SOBV-FEF: secure lightweight data offloading base in blockchain technology for internet of vehicles enabled handover UAVs within a Fog Edge federation
(04.12.2025) yashar salami
The Internet of Things (IoT) has improved efficiency and quality of life by
connecting devices to the internet. It has seen success in areas such as smart vehicles and
Unmanned Aerial Vehicles (UAVs), but faces processing limitations due to the need to send
large amounts of data to other devices for processing. When heavy processing is required, it
uses offloading techniques to send the data to other devices for processing. Secure data
offloading transmission remains a fundamental challenge in this field. This paper presents an
innovative authentication and key exchange method that uses Elliptic Curve Cryptography
(ECC) and incorporates Handover for secure offloading, offering a safe, lightweight solution
within a blockchain network. To evaluate the resistance of the proposed scheme against active
and passive attacks, we employed the AVISPA tool to apply both formal and informal methods.

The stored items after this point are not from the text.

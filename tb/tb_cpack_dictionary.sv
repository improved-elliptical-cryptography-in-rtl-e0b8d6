// tb_cpack_dictionary: drives random pushes (none, one or two per cycle)
// and clears into the FIFO dictionary and compares every entry and the write
// pointer with the reference FIFO, both the same-cycle view (clear empties
// the read view at once) and the state after the clock edge.
module tb_cpack_dictionary;
  import cpack_pkg::*;
  import cpack_ref_pkg::*;

  localparam int N = 16;
  logic       clk = 0, rst_n = 0;
  logic       clear, push0, push1;
  word_t      wdata0, wdata1;
  word_t      rd [N];
  logic [3:0] wptr;
  int checks = 0, failures = 0;
  int wraps = 0;

  cpack_dictionary #(.DICT_ENTRIES(N)) dut (
    .clk(clk), .rst_n(rst_n), .clear(clear), .push0(push0), .wdata0(wdata0),
    .push1(push1), .wdata1(wdata1), .rd_entries(rd), .rd_wptr(wptr));

  always #5 clk = ~clk;

  initial begin
    #200000;
    failures++;
    $display("watchdog expired");
    $display("TB_RESULT checks=%0d failures=%0d", checks, failures);
    $finish;
  end

  task automatic compare(RefDict m, string what);
    checks++;
    if (wptr != 4'(m.wptr)) begin
      failures++;
      $display("FAIL %s: wptr %0d expected %0d", what, wptr, m.wptr);
    end
    for (int i = 0; i < N; i++) begin
      checks++;
      if (rd[i] != m.ent[i]) begin
        failures++;
        if (failures < 10) $display("FAIL %s: entry %0d %h expected %h", what, i, rd[i], m.ent[i]);
      end
    end
  endtask

  initial begin
    automatic RefDict m = new(N);
    clear = 0; push0 = 0; push1 = 0; wdata0 = 0; wdata1 = 0;
    repeat (2) @(posedge clk);
    rst_n = 1;
    @(negedge clk);
    compare(m, "after reset");
    for (int t = 0; t < 2000; t++) begin
      int old;
      clear  = ($urandom_range(0, 29) == 0);
      push0  = 1'($urandom_range(0, 1));
      push1  = 1'($urandom_range(0, 1));
      wdata0 = $urandom;
      wdata1 = $urandom;
      #1;
      if (clear) m.clear();
      compare(m, "same-cycle view");
      old = m.wptr;
      if (push0) m.push(wdata0);
      if (push1) m.push(wdata1);
      if (m.wptr < old) wraps++;
      @(negedge clk);
      clear = 0; push0 = 0; push1 = 0;
      #1;
      compare(m, "after edge");
    end
    checks++;
    if (wraps == 0) begin failures++; $display("FAIL pointer never wrapped"); end
    $display("TB_RESULT checks=%0d failures=%0d", checks, failures);
    $finish;
  end
endmodule
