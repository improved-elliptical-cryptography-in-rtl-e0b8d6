// cpack_line_packer: gathers the compressed pairs of one cache line into a
// single bit-packed compressed line.
//
// A line of LINE_WORDS 32-bit words (16 words = 64 bytes by default) arrives
// as LINE_WORDS/2 compressed pairs from the compressor, one pair per cycle
// with in_valid high; in_first marks the first pair of a line. Each pair is
// placed directly after the previous one, first bit at the top of the
// buffer, so the line is one continuous stream of compressed words.
//
// One cycle after the last pair of a line has been taken, line_valid is high
// for one cycle; line_bits then holds the packed line (left-aligned, zero
// past line_len) and line_len its length in bits. line_bits and line_len
// stay stable until the next line starts. The worst case, every word raw,
// is LINE_WORDS*34 bits; the line is kept compressed even then.
//
// C-Pack compresses 64-byte lines but its description gives no storage
// layout: this simple bit-serial concatenation is this design's choice.
module cpack_line_packer
  import cpack_pkg::*;
#(
  parameter int unsigned LINE_WORDS = 16,
  localparam int unsigned LINE_PAIRS = LINE_WORDS / 2,
  localparam int unsigned LINE_BITS  = LINE_PAIRS * PAIR_W,
  localparam int unsigned LEN_W      = $clog2(LINE_BITS + 1),
  localparam int unsigned CNT_W      = $clog2(LINE_PAIRS + 1)
) (
  input  logic                 clk,
  input  logic                 rst_n,
  input  logic                 in_valid,
  input  logic                 in_first,
  input  logic [PAIR_W-1:0]    in_pair,
  input  logic [6:0]           in_len,
  output logic                 line_valid,
  output logic [LINE_BITS-1:0] line_bits,
  output logic [LEN_W-1:0]     line_len
);

  logic [CNT_W-1:0]     count, count_base;
  logic [LEN_W-1:0]     pos_base;
  logic [LINE_BITS-1:0] buf_base, placed;

  always_comb begin
    // A first pair restarts the line, whatever was left of the previous one.
    count_base = in_first ? '0 : count;
    pos_base   = in_first ? '0 : line_len;
    buf_base   = in_first ? '0 : line_bits;
    placed     = {in_pair, {(LINE_BITS-PAIR_W){1'b0}}} >> pos_base;
  end

  always_ff @(posedge clk or negedge rst_n) begin
    if (!rst_n) begin
      count      <= '0;
      line_bits  <= '0;
      line_len   <= '0;
      line_valid <= 1'b0;
    end else begin
      line_valid <= 1'b0;
      if (in_valid) begin
        line_bits <= buf_base | placed;
        line_len  <= pos_base + LEN_W'(in_len);
        if (count_base == CNT_W'(LINE_PAIRS - 1)) begin
          line_valid <= 1'b1;
          count      <= '0;
        end else begin
          count <= count_base + 1'b1;
        end
      end
    end
  end

  // Input contract: a pair is at most 68 bits and zero past its length,
  // since the buffer merges pairs with an OR.
  a_pair_clean: assert property (@(posedge clk) disable iff (!rst_n)
    in_valid |-> (in_len <= 7'(PAIR_W) && (in_pair << in_len) == '0))
    else $error("pair of length %0d has bits set past its end", in_len);

  initial assert (LINE_WORDS >= 2 && LINE_WORDS % 2 == 0)
    else $error("LINE_WORDS must be even");

endmodule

Subsequently, to demonstrate the scheme's lightweight nature, we examined it with respect to
computation and communication costs, the number of bits used, and security requirements.
Additionally, we simulated the proposed scheme using the NS3 tool in two scenarios: urban
and highway, with varying numbers of vehicles. The results indicate that the proposed scheme
performs acceptably in urban and highway scenarios.
SO-ITS: a secure offloading schemefor intelligent transportation systems in federated fog-cloud
(03/08/2025) yashar salami
Intelligent driving technologies have significantly reduced traffic congestion and road accidents, enhancing overall safety by
enabling vehicles to communicate with their surroundings, thus keeping drivers informed of traffic conditions and critical
events. Adequate data security demands mutual authentication for secure exchanges and robust offloading procedures to
guard against potential attacks. This paper presents the SO-ITS scheme, tailored for safe data offloading in intelligent driving
systems. The scheme’s robustness is validated using the AVISPA tool, confirming its resilience to known threats. Comparative
analysis with existing schemes assesses communication overhead, computational cost, and bit complexity. At the same time,
performance is evaluated through NS-3 simulations, measuring PDR, throughput, and EDD across various scenarios. Results
demonstrate that the SO-ITS scheme provides strong security, low communication overhead, and moderate computational
complexity, establishing it as a promising solution for secure intelligent transportation systems.